Carlos Kloppenburg was born in Molbergen, district of Cloppenburg near Oldenburg, Germany, on November 2, 1919. His parents were Bernard and Josephine Kloppenburg who immigrated to Brazil with their family of 9 in 1924.

In 1934, he entered the seminary of São Leopoldo, where he studied for 3 years; in 1941, he moved to Petropólis, Rio de Janeiro, to continue his studies.

Carlos Kloppenburg was ordained a priest of the Roman Catholic Church on January 6, 1946, in the religious order of the Orders of Friars Minor under the name Boaventura (in English and German, Bonaventure). He was ordained a bishop on August 1, 1982, and appointed auxiliary bishop of the Archdiocese of São Salvador da Bahia and Titular Bishop of Vulturaria on May 22, 1982. On August 8, 1986, Pope John Paul II appointed him to the Diocese of Novo Hamburgo. He retired as Bishop emeritus of the diocese on November 22, 1995.

His principal life work was that of a professor of Theology. He studied at the Antonianum University, Rome (D.Th., 1950). During the decade of the 1950s he made a study of Spiritism in Brazil. For that purpose he also studied parapsychology at Duke University, U.S.A., under Dr. Charles S Rhyne.

Bishop Kloppenburg was a prolific writer. He wrote and published extensively on the theology of the Roman Catholic Church. In the 1950s and into the 1960s, he wrote on Spiritism in Brazil.

Bishop Kloppenburg was a Peritus of the Brazilian Bishops at Vatican II. He wrote the leading analytical work on Vatican II, The Ecclesiology of Vatican II. On August 12, 1980, Bishop Kloppenburg was appointed a member of the International Theological Commission (Acta Apostolicae Sedis)

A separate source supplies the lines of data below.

// tb_soma: random synapse pulses, threshold and factor writes against the
// reference soma model; checks membrane potential, axon and threshold every
// cycle, and that firings, hyperpolarisation, leaks and frame resets occur.
module tb_soma;
  import snn_ref_pkg::*;
  localparam int N = 9, MPB = 7, FB = 2;
  logic clk = 0, rst_n = 0;
  logic [N-1:0] syn_pulses = '0;
  logic thr_wr = 0, fac_wr = 0;
  logic [MPB-1:0] thr_in = '0, mp, threshold;
  logic [FB-1:0] fac_in = '0;
  logic axon, frame_end;
  int checks = 0, failures = 0;

  soma dut (.*);

  always #5 clk = ~clk;

  initial begin
    repeat (20000) @(posedge clk);
    failures++;
    $display("watchdog expired");
    $display("TB_RESULT checks=%0d failures=%0d", checks, failures);
    $finish;
  end

  initial begin
    soma_model m;
    m = new(N, MPB, 16, 6, 64, 1);
    repeat (2) @(posedge clk);
    #1 rst_n = 1;
    for (int c = 0; c < 10000; c++) begin
      int dens;
      dens = ((c / 160) % 3 == 2) ? 0 : ((c / 160) % 3 + 1) * 20;
      for (int i = 0; i < N; i++) syn_pulses[i] = ($urandom_range(0, 99) < dens);
      thr_wr = ($urandom_range(0, 60) == 0);
      thr_in = MPB'($urandom_range(20, 120));
      fac_wr = ($urandom_range(0, 80) == 0);
      fac_in = FB'($urandom_range(1, 3));
      checks++;
      if (frame_end !== 1'(m.frame_end())) begin
        failures++; $display("c=%0d frame_end mismatch", c);
      end
      m.step(32'(syn_pulses), thr_wr, thr_in, fac_wr, fac_in);
      @(posedge clk); #1;
      checks++;
      if (mp !== MPB'(m.mp) || axon !== 1'(m.axon) || threshold !== MPB'(m.threshold)) begin
        failures++;
        if (failures < 10) $display("c=%0d mp %0d/%0d axon %0d/%0d thr %0d/%0d", c, mp, m.mp,
                                    axon, m.axon, threshold, m.threshold);
      end
    end
    $display("fire %0d leak_dn %0d leak_up %0d frame_reset %0d sat %0d", m.n_fire, m.n_leak_dn,
             m.n_leak_up, m.n_frame_reset, m.n_sat);
    if (!m.n_fire || !m.n_leak_dn || !m.n_leak_up || !m.n_frame_reset) failures++;
    $display("TB_RESULT checks=%0d failures=%0d", checks, failures);
    $finish;
  end
endmodule
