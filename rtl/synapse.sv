// synapse: one excitatory synapse - a pulse multiplier without a multiplier.
//
// The Control Unit (synapse_cu) holds the four-bit weight, gives bus access to
// it and applies the Hebbian rule; the Supervising Unit (synapse_su) answers
// every incoming spike with a burst of weight-many one-cycle pulses towards
// the soma. The presynaptic flag for learning is the Supervising Unit's spike
// strobe; the postsynaptic flag is the neuron's axon. Timing is that of the
// two units: a spike at cycle t gives pulses in cycles t+1 .. t+weight, and
// the weight changes at the end of a time frame.
module synapse #(
  parameter int unsigned W_BITS = snn_pkg::W_BITS
) (
  input  logic              clk,
  input  logic              rst_n,
  input  logic              spike_in,
  output logic              pulse_out,
  input  logic              wr,
  input  logic [W_BITS-1:0] weight_in,
  input  logic              rd,
  output logic [W_BITS-1:0] weight_rd,
  input  logic              learn_en,
  input  logic              frame_end,
  input  logic              axon,        // postsynaptic spike
  output logic [W_BITS-1:0] weight
);

  logic strobe;

  synapse_cu #(.W_BITS(W_BITS)) u_cu (
    .clk, .rst_n, .wr, .weight_in, .rd, .weight_rd, .learn_en, .frame_end,
    .prs(strobe), .pos(axon), .weight
  );

  synapse_su #(.W_BITS(W_BITS)) u_su (
    .clk, .rst_n, .spike_in, .weight, .strobe, .pulse_out
  );

endmodule
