// tb_synapse: writes and reads the weight over the bus, checks that a spike
// gives exactly weight-many pulses, and runs frames of learning: both spikes
// -> +1, only one of them -> -1, neither -> unchanged, saturating at 0 and 15.
module tb_synapse;
  localparam int W = 4;
  logic clk = 0, rst_n = 0;
  logic spike_in = 0, pulse_out, wr = 0, rd = 0, learn_en = 0, frame_end = 0, axon = 0;
  logic [W-1:0] weight_in = '0, weight_rd, weight;
  int checks = 0, failures = 0;

  synapse dut (.*);

  always #5 clk = ~clk;

  initial begin
    repeat (20000) @(posedge clk);
    failures++;
    $display("watchdog expired");
    $display("TB_RESULT checks=%0d failures=%0d", checks, failures);
    $finish;
  end

  task automatic check(input bit cond, input string what);
    checks++;
    if (!cond) begin failures++; $display("%t FAIL %s", $time, what); end
  endtask

  task automatic write_w(input int v);
    @(negedge clk); wr = 1; weight_in = W'(v);
    @(negedge clk); wr = 0;
  endtask

  // one 16-cycle frame: optional spike in cycle 1, optional axon in cycle 5,
  // returns the number of output pulses seen
  task automatic frame(input bit pre, input bit post, output int npulses);
    npulses = 0;
    for (int c = 0; c < 16; c++) begin
      @(negedge clk);
      npulses += pulse_out;
      spike_in  = pre && (c == 1);
      axon      = post && (c == 5);
      frame_end = (c == 15);
    end
    @(negedge clk); npulses += pulse_out;
    spike_in = 0; axon = 0; frame_end = 0;
  endtask

  initial begin
    int np, exp_w;
    repeat (2) @(negedge clk);
    rst_n = 1;
    // bus write / read and burst length for every weight, no learning
    for (int v = 0; v < 16; v++) begin
      write_w(v);
      rd = 1; #1;
      check(weight_rd == W'(v), $sformatf("read back %0d", v));
      rd = 0; #1;
      check(weight_rd == '0, "bus released without rd");
      frame(1, 0, np);
      check(np == v, $sformatf("weight %0d gave %0d pulses", v, np));
      check(weight == W'(v), "weight unchanged with learning off");
    end
    // learning
    learn_en = 1;
    write_w(7); exp_w = 7;
    for (int k = 0; k < 40; k++) begin
      bit pre, post;
      pre  = (k < 12) ? 1 : (k < 26) ? (k % 2) : (k < 34 ? 0 : (k % 3 == 0));
      post = (k < 12) ? 1 : (k < 26) ? 0 : (k < 34 ? (k % 2) : 0);
      frame(pre, post, np);
      if (pre && post) exp_w = (exp_w < 15) ? exp_w + 1 : 15;
      else if (pre || post) exp_w = (exp_w > 0) ? exp_w - 1 : 0;
      check(weight == W'(exp_w), $sformatf("frame %0d pre %0d post %0d weight %0d exp %0d",
                                            k, pre, post, weight, exp_w));
    end
    $display("TB_RESULT checks=%0d failures=%0d", checks, failures);
    $finish;
  end
endmodule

While at Vatican II and before, he was closely associated with then Bishop Joseph Ratzinger, now Pope Benedict XVI. They had known each other from the time Bishop Kloppenburg was the doctoral thesis, supervisor of Dom Leonardo Boff, a Brazilian Liberation Theologian, also of the Franciscan order (Leonardo Boff left the Catholic priesthood after criticism from then Father Kloppenburg directed at Boff's liberation theology). The relationship of Bishop Kloppenburg to Bishop, and then Cardinal Ratzinger is described in Pope Benedict XVI, a biography of Pope Benedict XVI by John L. Allen (Continuum, 2000).

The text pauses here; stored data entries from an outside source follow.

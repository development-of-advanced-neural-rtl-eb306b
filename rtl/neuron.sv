// neuron: one spiking neuron - N_SYN synapses feeding one soma.
//
// Input spike i drives synapse i; the synapses' pulse trains go to the soma,
// whose axon spike is returned to every synapse as the postsynaptic (POS)
// flag of the learning rule, and whose time-frame end paces the weight
// updates of all synapses. Each synapse has its own write and read select
// (wr[i], rd[i]) on a shared weight bus; weight_rd is the OR of the synapses'
// read ports, so at most one rd bit should be high. Timing: a spike at cycle t
// gives synapse pulses from t+1, the soma reads them at the falling edge and
// adds them at the next rising edge, and the axon goes high one cycle after
// the threshold is crossed. The structure follows the design.
module neuron #(
  parameter int unsigned N_SYN       = snn_pkg::N_SYN,
  parameter int unsigned W_BITS      = snn_pkg::W_BITS,
  parameter int unsigned MP_BITS     = snn_pkg::MP_BITS,
  parameter int unsigned FACTOR_BITS = snn_pkg::FACTOR_BITS,
  parameter int unsigned FRAME_LEN   = snn_pkg::FRAME_LEN,
  parameter int unsigned REST_MP     = snn_pkg::REST_MP
) (
  input  logic                   clk,
  input  logic                   rst_n,
  input  logic [N_SYN-1:0]       spikes_in,
  input  logic                   learn_en,
  input  logic [N_SYN-1:0]       wr,
  input  logic [W_BITS-1:0]      weight_in,
  input  logic [N_SYN-1:0]       rd,
  output logic [W_BITS-1:0]      weight_rd,
  input  logic                   thr_wr,
  input  logic [MP_BITS-1:0]     thr_in,
  input  logic                   fac_wr,
  input  logic [FACTOR_BITS-1:0] fac_in,
  output logic                   axon,
  output logic [MP_BITS-1:0]     mp,
  output logic [MP_BITS-1:0]     threshold,
  output logic                   frame_end,
  output logic [W_BITS-1:0]      weights [N_SYN]
);

  logic [N_SYN-1:0]  pulses;
  logic [W_BITS-1:0] rd_bus [N_SYN];

  for (genvar i = 0; i < N_SYN; i++) begin : g_syn
    synapse #(.W_BITS(W_BITS)) u_syn (
      .clk, .rst_n,
      .spike_in (spikes_in[i]),
      .pulse_out(pulses[i]),
      .wr       (wr[i]),
      .weight_in,
      .rd       (rd[i]),
      .weight_rd(rd_bus[i]),
      .learn_en,
      .frame_end,
      .axon,
      .weight   (weights[i])
    );
  end

  always_comb begin
    weight_rd = '0;
    for (int i = 0; i < N_SYN; i++) weight_rd |= rd_bus[i];
  end

  soma #(.N_SYN(N_SYN), .MP_BITS(MP_BITS), .FACTOR_BITS(FACTOR_BITS),
         .FRAME_LEN(FRAME_LEN), .REST_MP(REST_MP)) u_soma (
    .clk, .rst_n, .syn_pulses(pulses), .thr_wr, .thr_in, .fac_wr, .fac_in,
    .axon, .mp, .threshold, .frame_end
  );

endmodule
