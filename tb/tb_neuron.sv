// tb_neuron: random spikes, weight writes, threshold and factor writes and
// learning, compared every cycle with the reference neuron model (synapse
// bursts, soma integration, axon, Hebbian updates at frame ends).
module tb_neuron;
  import snn_ref_pkg::*;
  localparam int N = 9, W = 4, MPB = 7, FB = 2;
  logic clk = 0, rst_n = 0;
  logic [N-1:0] spikes_in = '0, wr = '0, rd = '0;
  logic learn_en = 0, thr_wr = 0, fac_wr = 0, axon, frame_end;
  logic [W-1:0] weight_in = '0, weight_rd;
  logic [MPB-1:0] thr_in = '0, mp, threshold;
  logic [FB-1:0] fac_in = '0;
  logic [W-1:0] weights [N];
  int checks = 0, failures = 0;

  neuron dut (.*);

  always #5 clk = ~clk;

  initial begin
    repeat (40000) @(posedge clk);
    failures++;
    $display("watchdog expired");
    $display("TB_RESULT checks=%0d failures=%0d", checks, failures);
    $finish;
  end

  initial begin
    neuron_model m;
    m = new(N, W, MPB, 16, 6, 64, 1);
    repeat (2) @(posedge clk);
    #1 rst_n = 1;
    for (int c = 0; c < 20000; c++) begin
      // spikes at the start of a frame, a random pattern per frame
      if (c % 16 == 1) spikes_in = N'($urandom);
      else if (c % 16 == 3) spikes_in = '0;
      learn_en = ((c / 2000) % 2 == 1);
      wr = ($urandom_range(0, 30) == 0) ? N'(1 << $urandom_range(0, N - 1)) : '0;
      weight_in = W'($urandom);
      rd = N'(1 << $urandom_range(0, N - 1));
      thr_wr = ($urandom_range(0, 200) == 0);
      thr_in = MPB'($urandom_range(10, 100));
      fac_wr = ($urandom_range(0, 300) == 0);
      fac_in = FB'($urandom_range(1, 2));
      #1;
      checks++;
      if (weight_rd !== W'(m.weight_rd(32'(rd))) || frame_end !== 1'(m.soma.frame_end())) begin
        failures++; if (failures < 10) $display("c=%0d weight_rd/frame_end mismatch", c);
      end
      m.step(32'(spikes_in), learn_en, 32'(wr), weight_in, thr_wr, thr_in, fac_wr, fac_in);
      @(posedge clk); #1;
      checks++;
      if (mp !== MPB'(m.soma.mp) || axon !== 1'(m.soma.axon) || threshold !== MPB'(m.soma.threshold)) begin
        failures++;
        if (failures < 10) $display("c=%0d mp %0d/%0d axon %0d/%0d", c, mp, m.soma.mp, axon, m.soma.axon);
      end
      for (int i = 0; i < N; i++) begin
        checks++;
        if (weights[i] !== W'(m.w[i])) begin
          failures++;
          if (failures < 10) $display("c=%0d w[%0d] %0d exp %0d", c, i, weights[i], m.w[i]);
        end
      end
    end
    $display("fire %0d inc %0d dec %0d sat %0d", m.soma.n_fire, m.n_inc, m.n_dec, m.n_hold_sat);
    if (!m.soma.n_fire || !m.n_inc || !m.n_dec) failures++;
    $display("TB_RESULT checks=%0d failures=%0d", checks, failures);
    $finish;
  end
endmodule
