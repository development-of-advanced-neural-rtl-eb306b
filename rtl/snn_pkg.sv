// snn_pkg: sizes and encodings shared by the spiking-neuron network.
//
// The neuron of this design has nine synapses with four-bit weights, a
// seven-bit membrane potential and a seven-bit threshold, and works in time
// frames of 16 clock cycles; these numbers follow the two-neuron test network
// this RTL implements. The resting potential (about 4-5 % of full scale), the
// width of the SYNIN factor and the whole Serial Input Device frame format are
// this design's own choices.
package snn_pkg;

  localparam int unsigned N_SYN       = 9;   // synapses per neuron
  localparam int unsigned N_NEURONS   = 2;   // neurons in the test network
  localparam int unsigned W_BITS      = 4;   // weight register / Counter I width
  localparam int unsigned MP_BITS     = 7;   // membrane and threshold potential width
  localparam int unsigned FRAME_LEN   = 16;  // time frame, clock cycles
  localparam int unsigned REST_MP     = 6;   // resting potential, 6/127 = 4.7 % of full scale
  localparam int unsigned FACTOR_BITS = 2;   // SYNIN programmed factor, 0..3
  localparam int unsigned THR_RESET   = 64;  // threshold after reset
  localparam int unsigned FACTOR_RESET = 1;  // SYNIN factor after reset

  // Serial Input Device frame: 24 bits shifted in MSB first.
  localparam int unsigned SID_FRAME_BITS = 24;

  typedef enum logic [3:0] {
    SID_NOP       = 4'h0,
    SID_WR_WEIGHT = 4'h1,  // weight of (neuron, synapse) <- data[W_BITS-1:0]
    SID_RD_SELECT = 4'h2,  // drive weight of (neuron, synapse) onto the weight bus
    SID_WR_THRESH = 4'h3,  // threshold of neuron <- data[MP_BITS-1:0]
    SID_WR_FACTOR = 4'h4,  // SYNIN factor of neuron <- data[FACTOR_BITS-1:0]
    SID_SPIKES    = 4'h5,  // one input spike on every input whose data bit is set
    SID_CONTROL   = 4'h6   // data[0]: learning enable, data[1]: inputs from parallel pins
  } sid_cmd_e;

  typedef struct packed {
    sid_cmd_e    cmd;
    logic [3:0]  neuron;
    logic [3:0]  synapse;
    logic [11:0] data;
  } sid_frame_t;

endpackage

Bishop Kloppenburg in the 1970s and 1980s was engaged in doctrinal battles with the proponents of liberation theology.

== Works ==

Bishop Kloppenburg wrote and spoke extensively on the subject of spiritism during the decades of the 1950s and the 1960s including:

- Nossas Superstiçoes (Our Superstitions; 1959);

- O Espiritismo no Brasil (Spiritism in Brazil; 1960);

- O Reencarnacionismo no Brasil (Reincarnationism in Brazil; 1961);

- A Maçonaria no Brasil (Masonry in Brazil; 4th ed., 1961)

Pamphlets, including:
- As Sociedades Teosoficas (The Theosophical Societies; 1959);
- O Rusacrucianismo no Brasil (The Rosicrucian Society in Brazil; 1959);
- Astrologia, Quiromancia e Quejandos (Astrology, Chiromancy and the Like; 1960)

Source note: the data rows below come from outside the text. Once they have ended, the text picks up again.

// snn_top: two-neuron spiking network that learns, without supervision, to
// tell apart two shapes drawn on a 3x3 grid of binary inputs.
//
// The nine inputs are shared by both neurons: input i drives synapse i of
// each neuron. A neuron answers a spike with weighted pulse bursts from its
// synapses, integrates them into its membrane potential within a 16-cycle
// time frame and fires when the potential passes its threshold; at each frame
// end every synapse strengthens or weakens by one step from whether its input
// and its neuron fired in that frame, so each neuron's weights drift towards
// 15 on the pixels of the shape it answers and towards 0 elsewhere.
// Two input paths: the Serial Input Device (sid), driven by a PC over
// serial_clock / data_in / load, loads weights, thresholds and factors,
// switches learning and the input source, presents single spikes and reads
// weights or axon flags back on status_out; with par_mode set, the nine
// parallel pins par_in (driven synchronously to clk by an external controller)
// feed the inputs instead, one spike per rising edge of a pin; to use the
// whole frame, a pin should rise in the cycle after frame_end.
// mp, axon, frame_end and weight_bus are brought out for observation.
// Network shape and sizes follow the design; the input multiplexing and the
// interface protocol are this design's own.
module snn_top #(
  parameter int unsigned N_NEURONS   = snn_pkg::N_NEURONS,
  parameter int unsigned N_SYN       = snn_pkg::N_SYN,
  parameter int unsigned W_BITS      = snn_pkg::W_BITS,
  parameter int unsigned MP_BITS     = snn_pkg::MP_BITS,
  parameter int unsigned FACTOR_BITS = snn_pkg::FACTOR_BITS,
  parameter int unsigned FRAME_LEN   = snn_pkg::FRAME_LEN,
  parameter int unsigned REST_MP     = snn_pkg::REST_MP
) (
  input  logic                    clk,
  input  logic                    rst_n,
  input  logic                    serial_clock,
  input  logic                    data_in,
  input  logic                    load,
  input  logic                    readback_sel,
  output logic [W_BITS-1:0]       status_out,
  input  logic [N_SYN-1:0]        par_in,
  output logic [N_NEURONS-1:0]    axon,
  output logic [MP_BITS-1:0]      mp [N_NEURONS],
  output logic [N_NEURONS-1:0]    frame_end,
  output logic [W_BITS-1:0]       weight_bus,
  output logic                    learn_en,
  output logic                    par_mode
);

  logic [N_NEURONS-1:0][N_SYN-1:0] wr, rd;
  logic [W_BITS-1:0]               weight_w;
  logic [N_NEURONS-1:0]            thr_wr, fac_wr;
  logic [MP_BITS-1:0]              thr_w;
  logic [FACTOR_BITS-1:0]          fac_w;
  logic [N_SYN-1:0]                sid_spikes, spikes;
  logic [W_BITS-1:0]               rd_bus    [N_NEURONS];
  logic [MP_BITS-1:0]              threshold [N_NEURONS];
  logic [W_BITS-1:0]               weights   [N_NEURONS][N_SYN];

  sid #(.N_NEURONS(N_NEURONS), .N_SYN(N_SYN), .W_BITS(W_BITS), .MP_BITS(MP_BITS),
        .FACTOR_BITS(FACTOR_BITS)) u_sid (
    .clk, .rst_n, .serial_clock, .data_in, .load, .readback_sel, .status_out,
    .weight_bus, .axons(axon), .frame_end(frame_end[0]), .wr, .rd, .weight_out(weight_w),
    .thr_wr, .thr_out(thr_w), .fac_wr, .fac_out(fac_w),
    .spikes(sid_spikes), .learn_en, .par_mode
  );

  assign spikes = par_mode ? par_in : sid_spikes;

  for (genvar n = 0; n < N_NEURONS; n++) begin : g_neuron
    neuron #(.N_SYN(N_SYN), .W_BITS(W_BITS), .MP_BITS(MP_BITS),
             .FACTOR_BITS(FACTOR_BITS), .FRAME_LEN(FRAME_LEN),
             .REST_MP(REST_MP)) u_neuron (
      .clk, .rst_n,
      .spikes_in(spikes),
      .learn_en,
      .wr       (wr[n]),
      .weight_in(weight_w),
      .rd       (rd[n]),
      .weight_rd(rd_bus[n]),
      .thr_wr   (thr_wr[n]),
      .thr_in   (thr_w),
      .fac_wr   (fac_wr[n]),
      .fac_in   (fac_w),
      .axon     (axon[n]),
      .mp       (mp[n]),
      .threshold(threshold[n]),
      .frame_end(frame_end[n]),
      .weights  (weights[n])
    );
  end

  always_comb begin
    weight_bus = '0;
    for (int n = 0; n < N_NEURONS; n++) weight_bus |= rd_bus[n];
  end

endmodule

Source: Helene Pleasants (1964) Biographical Dictionary of Parapsychology with Directory and Glossary 1946-1996 NY: Garrett Publications

Bishop Kloppenburg's theological works include:

- De Relatione inter Peccatum et Mortem (The Relationship Between Sin and Death; 1951);

- The People's Church translated from the Spanish, Iglesia Popular 1977, on the subject of liberation theology, and the Catholic Church and socialism;

- Christian Salvation and Human Temporal Progress translated from the Spanish work, Salvacion Cristiana y Progresso Human Temporal 1978 on the subject of Christian salvation, progress, and liberation theology;

- Pastoral Practice and the Paranormal Translated by Paul Burns. Chicago: Franciscan Herald Press, 1979;

- The Ecclesiology of Vatican II is the leading analytical work on Vatican II.